[Collected data]

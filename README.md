# Rotor-field-oriented vector control for a tandem-converter induction drive

A *tandem* converter drives one induction machine from two inverters working
in parallel. A large current-source inverter (CSI), switched in pulse-amplitude
mode, carries the active power. A small PWM voltage-source inverter (VSI)
supplies the reactive power and shapes the motor currents. Because the VSI
fixes the motor voltage, the VSI is the actuator of the vector control. With
current-controlled ("bang-bang") PWM on the VSI, the whole drive behaves as if
it were current-fed.

This RTL is the control side of such a drive, for an FPGA. Once per 12 µs
sample period it:

1. rebuilds the stator voltage from the DC-link voltage and the VSI switch
   states;
2. integrates it into the stator flux and compensates that into the rotor
   flux;
3. finds the rotor flux's magnitude and angle;
4. runs the flux and speed loops to get the stator-current reference in the
   field frame;
5. rotates that reference into the stator frame and splits it into three
   phase references for synchronised hysteresis current controllers driving
   the VSI.

A second, slower loop sets the CSI's DC-link current. A run-time multiplexer
can switch the VSI from current control to space-vector modulation (SVM).

Every arithmetic block is a small, separate module. This follows the idea of
a library of vector-control building blocks (phase transformations, vector
analyser, coordinate transformation, controllers, modulators) that can be put
together into different control structures. `tandem_foc_top` is one such
structure: the rotor-field-oriented one with current-feedback modulation.

## Control step and data flow

```
                         Udc, VSI switch states, phase-current signs
                                       |
                                   vs_ident  (period-averaged u_a,b,c)
                                       |
 i_a,b,c (sampled) --> pht_direct   pht_direct
                          | i_d,q       | u_d,q
                          +--> stator_flux_calc : psi_s += KT (u - Rs i)
                          |            |
                          +--> rotor_flux_comp  : psi_r = Lr/Lm (psi_s - sigma Ls i)
                                       |
                                vector_analyser : |psi_r|, sin, cos
                                       |
 psi_ref, omega_ref, omega --> flux_speed_ctrl  : isx (flux PI), isy (speed PI)
                                       |
                                coord_transform : field frame -> stator frame
                                       |
                                  pht_reverse   : -> i_a,b,c references
                                       |
                 i_a,b,c (live) --> cfm_hysteresis --+
 u_d,q (SVM) --> pht_reverse --> svm_modulator ------+--> reconfig_mux --> VSI gates
                                                           ^
 pwm_carrier: sync pulses + triangular carrier ------------+

 isy --> csi_current_mult (idc* = pi/(2 sqrt3) |isy|) --> dclink_current_ctrl --> rectifier voltage ref
```

`sample_timer` raises `adc_convst` once every `SAMPLE_CYCLES` clocks. That
pulse closes one sample period and starts the next A/D conversion. The delay
of each result after the cycle in which `adc_convst` is high:

| result | clocks after the strobe |
|---|---|
| averaged stator voltage | 1 |
| stator flux | 2 |
| rotor flux (vector analyser starts) | 3 |
| flux magnitude, sin, cos | 35 |
| current reference (`i_dq_ref`, `i_abc_ref`, `idc_ref`) | 36 |
| rectifier voltage reference, `ctrl_valid` | 37 |

At the assumed 36 MHz clock, a step takes about 1 µs of the 12 µs period. The
12 µs period is set by the A/D converter: it delivers its six channels
serially. The hysteresis controllers pick up a new reference at their next
sync pulse.

## Number format

All signals are per-unit values in 16-bit two's-complement words with 13
fraction bits (Q2.13). The range is −4 … +3.9999 pu and one LSB is 1.22·10⁻⁴
pu. sin and cos use the same format, so 1.0 is 8192. Each multiplication is
done at full width, rounded to nearest once, and saturated to 16 bits.
Coefficients are `real` parameters. They are turned into integers with 17
fraction bits (`foc_pkg::coef`) when the design is elaborated. Some internal
values need more precision and are kept wider:

- the flux and PI integrators: 32 bits, 29 fraction bits;
- the integration step `KT`: 30 fraction bits;
- the voltage sums in `vs_ident`: 32 bits.

`foc_pkg` holds the word type `pu_t`, the structs `abc_t` (three phases) and
`dq_t` (two components), and the rounding and saturation helpers.

## Flux estimation: the delicate part

Nothing measures the rotor flux. Its estimate sets both the field angle and
the flux feedback, so most of the design's accuracy depends on this chain.

**Stator voltage (`vs_ident`).** The VSI output is a pulse train, so it is
rebuilt from quantities that are known. Each clock, each leg voltage is
`S·Udc − U_ON·sign(i)`. `S` is the upper-switch command. `U_ON` is the forward
drop of whichever device conducts: its sign follows the phase current,
because the current picks the transistor or the diode. The three legs are
summed over the sample period. At the strobe, the phase voltages
`(2v_a − v_b − v_c)/3`, divided by the period length, are output.
Averaging over the period is this design's choice. It gives the integrator
the exact volt-seconds of the period even though the switch states change many
times within it. The division is a multiplication by a constant reciprocal,
so `SAMPLE_CYCLES` must equal the real strobe period.

**Stator flux (`stator_flux_calc`).** This is a forward-Euler integration of
`dψs/dt = ωb (us − Rs is)`, with `KT = ωb·Ts = 2π·50 Hz·12 µs`. The integrator
is a pure integrator with no drift correction. Any DC offset in the voltage
or current readings therefore ramps the flux. A real drive needs offset
calibration of the A/D channels, or a leaky integrator added here.

**Rotor flux (`rotor_flux_comp`).** The estimate is
`ψr = (Lr/Lm)(ψs − σLs·is)`, registered once.

**Vector analyser (`vector_analyser`).** This is the largest block. It:

1. squares and adds the two components in the start cycle;
2. takes a bit-serial square root, two radicand bits per clock for 16 clocks;
3. runs two bit-serial restoring dividers side by side for 15 clocks, giving
   `|ψq|/|ψ|` and `|ψd|/|ψ|`;
4. applies the signs.

The magnitude is the floor of the square root in LSB. The angle terms
therefore carry an extra relative error of 1/|ψ| LSB: negligible at working
flux, coarse near zero. A zero vector gives cos = 1 and sin = 0. Those are
also the values after reset, so the first current reference points along the
d axis. The top asserts that no new rotor flux arrives while the analyser is
still busy.

The default motor constants are example values, not data of a particular
machine: Rs = 0.03 pu, Lr/Lm = 1.033, σLs = 0.197 pu, 50 Hz base. Set them
through the top's parameters `RS`, `KT`, `KR` and `SIGMA_LS`, which are
passed down to `stator_flux_calc` and `rotor_flux_comp`.

## Current control of the VSI

**Synchronised hysteresis (`cfm_hysteresis`).** Each phase compares its
reference with the measured current. Above +`HYST` the upper switch is turned
on. Below −`HYST` it is turned off. Inside the band it keeps its state.
Decisions are taken only on the sync pulses of `pwm_carrier`. This keeps a
plain bang-bang controller to at most one transition per sync interval, which
gives a bounded, nearly constant switching frequency. These controllers use
the live current inputs, not the values latched at the strobe, so they can
follow faster A/D data if it is available.

**Space-vector modulation (`svm_modulator`).** This is a carrier comparison
with min-max common-mode injection: `−(max+min)/2` is added to all three
references. That is equivalent to symmetric SVM, with a linear range up to
2/√3 of Udc/2. The voltage reference comes from the `u_dq_svm` port, since no
voltage-mode control structure is built here.

**Reconfiguration (`reconfig_mux`).** `mod_sel` picks the modulator. The
change takes effect at the next sync pulse, so no switching interval is cut
short. `mod_active` shows which modulator is in force.

`pwm_carrier` counts 0…`CARRIER_HALF`…0. It sends a sync pulse at both turning
points, and the carrier runs from −1 to +1 pu. `CARRIER_HALF` must divide
16384.

## Controllers and the CSI loop

`pi_controller` works as follows on each strobe:

- `e = ref − fb`;
- `integ = clamp(integ + KI·e)`;
- `y = clamp(KP·e + integ)`;
- `sat_flag` marks that `y` is at a limit.

`KI` already includes the sample period. Clamping the integrator to the
output range is the anti-windup. `flux_speed_ctrl` holds two of these
controllers:

- the flux loop gives the field current `isx`, limited to 0…1 pu;
- the speed loop gives the torque current `isy`, limited to ±1.5 pu.

`csi_current_mult` sets the CSI DC-link current reference to
`π/(2√3)·|isy|`. This factor relates the fundamental of a 120° block current
to its DC current. `dclink_current_ctrl` is a PI controller. It works on that
reference and on the measured DC-link current, with negative readings taken
as zero. Its output is the voltage reference of the controlled rectifier,
±1 pu, and the negative half means inversion. The firing pattern of the CSI
itself is not generated. `i_dq_ref`, `i_abc_ref`, `idc_ref` and `ur_ref` are
brought out for that logic.

## Parameters

| module | parameter | default | meaning |
|---|---|---|---|
| `tandem_foc_top` | `SAMPLE_CYCLES` | 432 | clocks per sample (12 µs at 36 MHz) |
| `tandem_foc_top` | `CARRIER_HALF` | 1024 | half carrier period in clocks (17.6 kHz at 36 MHz) |
| `tandem_foc_top`, `vs_ident` | `U_ON` | 0.01 pu | device forward drop |
| `tandem_foc_top`, `stator_flux_calc` | `RS`, `KT` | 0.03, 0.00377 | stator resistance, ωb·Ts |
| `tandem_foc_top`, `rotor_flux_comp` | `KR`, `SIGMA_LS` | 1.0333, 0.197 | Lr/Lm, σLs |
| `flux_speed_ctrl` | `FLUX_KP/KI/MAX`, `SPD_KP/KI/MAX` | 4, 0.2, 1.0; 8, 0.02, 1.5 | loop gains and limits |
| `dclink_current_ctrl` | `KP`, `KI`, `UR_MAX` | 1.0, 0.1, 1.0 | DC-link loop |
| `tandem_foc_top`, `cfm_hysteresis` | `HYST` | 0.02 pu | half width of the dead band |
| `csi_current_mult` | `K_CSI` | π/(2√3) | DC-current factor |
| `pht_direct` | `ZERO_SEQ` | 1 | 0 builds the simplified form with g0 = 0 |

The controller gains are placeholders, tuned only far enough for the test
machine model in the testbench. Retune them for a real drive.

## How far it can be trusted, and where it departs

Each module has a self-checking testbench that compares it with floating-point
arithmetic computed in the testbench:

- the transformations and multipliers match to 1–2 LSB;
- the vector analyser's magnitude matches to 2 LSB;
- the integrator matches an Euler model to 2 LSB over 800 steps;
- the PI controllers match a model with the same clamping to 3 LSB.

The top-level test runs the whole design at its default sizes against a
simple R–L machine model (rotor at rest). It:

- magnetises the machine to 1 pu flux;
- saturates the speed loop;
- switches to SVM and back.

It checks the estimated flux every period against an independent model of the
estimator chain, and it checks the 37-clock step latency.

What is not verified: closed-loop behaviour on a real rotating machine, and
the gains, motor constants and clock rate (36 MHz), which are assumptions.
The following are choices of this design that the underlying method does not
fix:

- the format split (Q2.13);
- the bit-serial square root and dividers;
- voltage averaging over the period;
- the anti-windup;
- the CSI reference formula;
- the sync-aligned mode change.

## Simulating

Each testbench is self-contained and prints `TB_RESULT checks=N failures=M`.
With Verilator 5:

```
verilator --binary --timing --assert -Irtl -Itb -y rtl \
    rtl/foc_pkg.sv tb/tb_tandem_foc_top.sv --top-module tb_tandem_foc_top
./obj_dir/Vtb_tandem_foc_top
```

Replace `tb_tandem_foc_top` with `tb_<module>` to test a single block. The
top-level run simulates about 360 000 clocks (824 sample periods) and takes a
few seconds. The PI testbenches share a floating-point controller model,
`tb/pi_model.svh`.

## Files

- `rtl/foc_pkg.sv`: number format, types, rounding helpers.
- `rtl/tandem_foc_top.sv`: the complete controller.
- `rtl/pht_direct.sv`, `rtl/pht_reverse.sv`: three-phase ↔ d-q transformations.
- `rtl/vs_ident.sv`: stator voltage identification.
- `rtl/stator_flux_calc.sv`, `rtl/rotor_flux_comp.sv`: flux estimation.
- `rtl/vector_analyser.sv`: magnitude and angle.
- `rtl/coord_transform.sv`: rotation from the field frame to the stator frame.
- `rtl/pi_controller.sv`, `rtl/flux_speed_ctrl.sv`, `rtl/dclink_current_ctrl.sv`: controllers.
- `rtl/csi_current_mult.sv`: CSI current reference.
- `rtl/cfm_hysteresis.sv`, `rtl/svm_modulator.sv`, `rtl/reconfig_mux.sv`: VSI modulation and its selection.
- `rtl/pwm_carrier.sv`, `rtl/sample_timer.sv`: switching clock and sample timer.
- `tb/tb_<module>.sv`: one testbench per module; `tb/pi_model.svh`: shared PI reference model.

→ Assignment: Taking the records above, retype every line from the one with "serially. The hysteresis" down to the one with "real strobe period.", exactly and with nothing else.

→ Answer space:
serially. The hysteresis controllers pick up a new reference at their next
sync pulse.

## Number format

All signals are per-unit values in 16-bit two's-complement words with 13
fraction bits (Q2.13). The range is −4 … +3.9999 pu and one LSB is 1.22·10⁻⁴
pu. sin and cos use the same format, so 1.0 is 8192. Each multiplication is
done at full width, rounded to nearest once, and saturated to 16 bits.
Coefficients are `real` parameters. They are turned into integers with 17
fraction bits (`foc_pkg::coef`) when the design is elaborated. Some internal
values need more precision and are kept wider:

- the flux and PI integrators: 32 bits, 29 fraction bits;
- the integration step `KT`: 30 fraction bits;
- the voltage sums in `vs_ident`: 32 bits.

`foc_pkg` holds the word type `pu_t`, the structs `abc_t` (three phases) and
`dq_t` (two components), and the rounding and saturation helpers.

## Flux estimation: the delicate part

Nothing measures the rotor flux. Its estimate sets both the field angle and
the flux feedback, so most of the design's accuracy depends on this chain.

**Stator voltage (`vs_ident`).** The VSI output is a pulse train, so it is
rebuilt from quantities that are known. Each clock, each leg voltage is
`S·Udc − U_ON·sign(i)`. `S` is the upper-switch command. `U_ON` is the forward
drop of whichever device conducts: its sign follows the phase current,
because the current picks the transistor or the diode. The three legs are
summed over the sample period. At the strobe, the phase voltages
`(2v_a − v_b − v_c)/3`, divided by the period length, are output.
Averaging over the period is this design's choice. It gives the integrator
the exact volt-seconds of the period even though the switch states change many
times within it. The division is a multiplication by a constant reciprocal,
so `SAMPLE_CYCLES` must equal the real strobe period.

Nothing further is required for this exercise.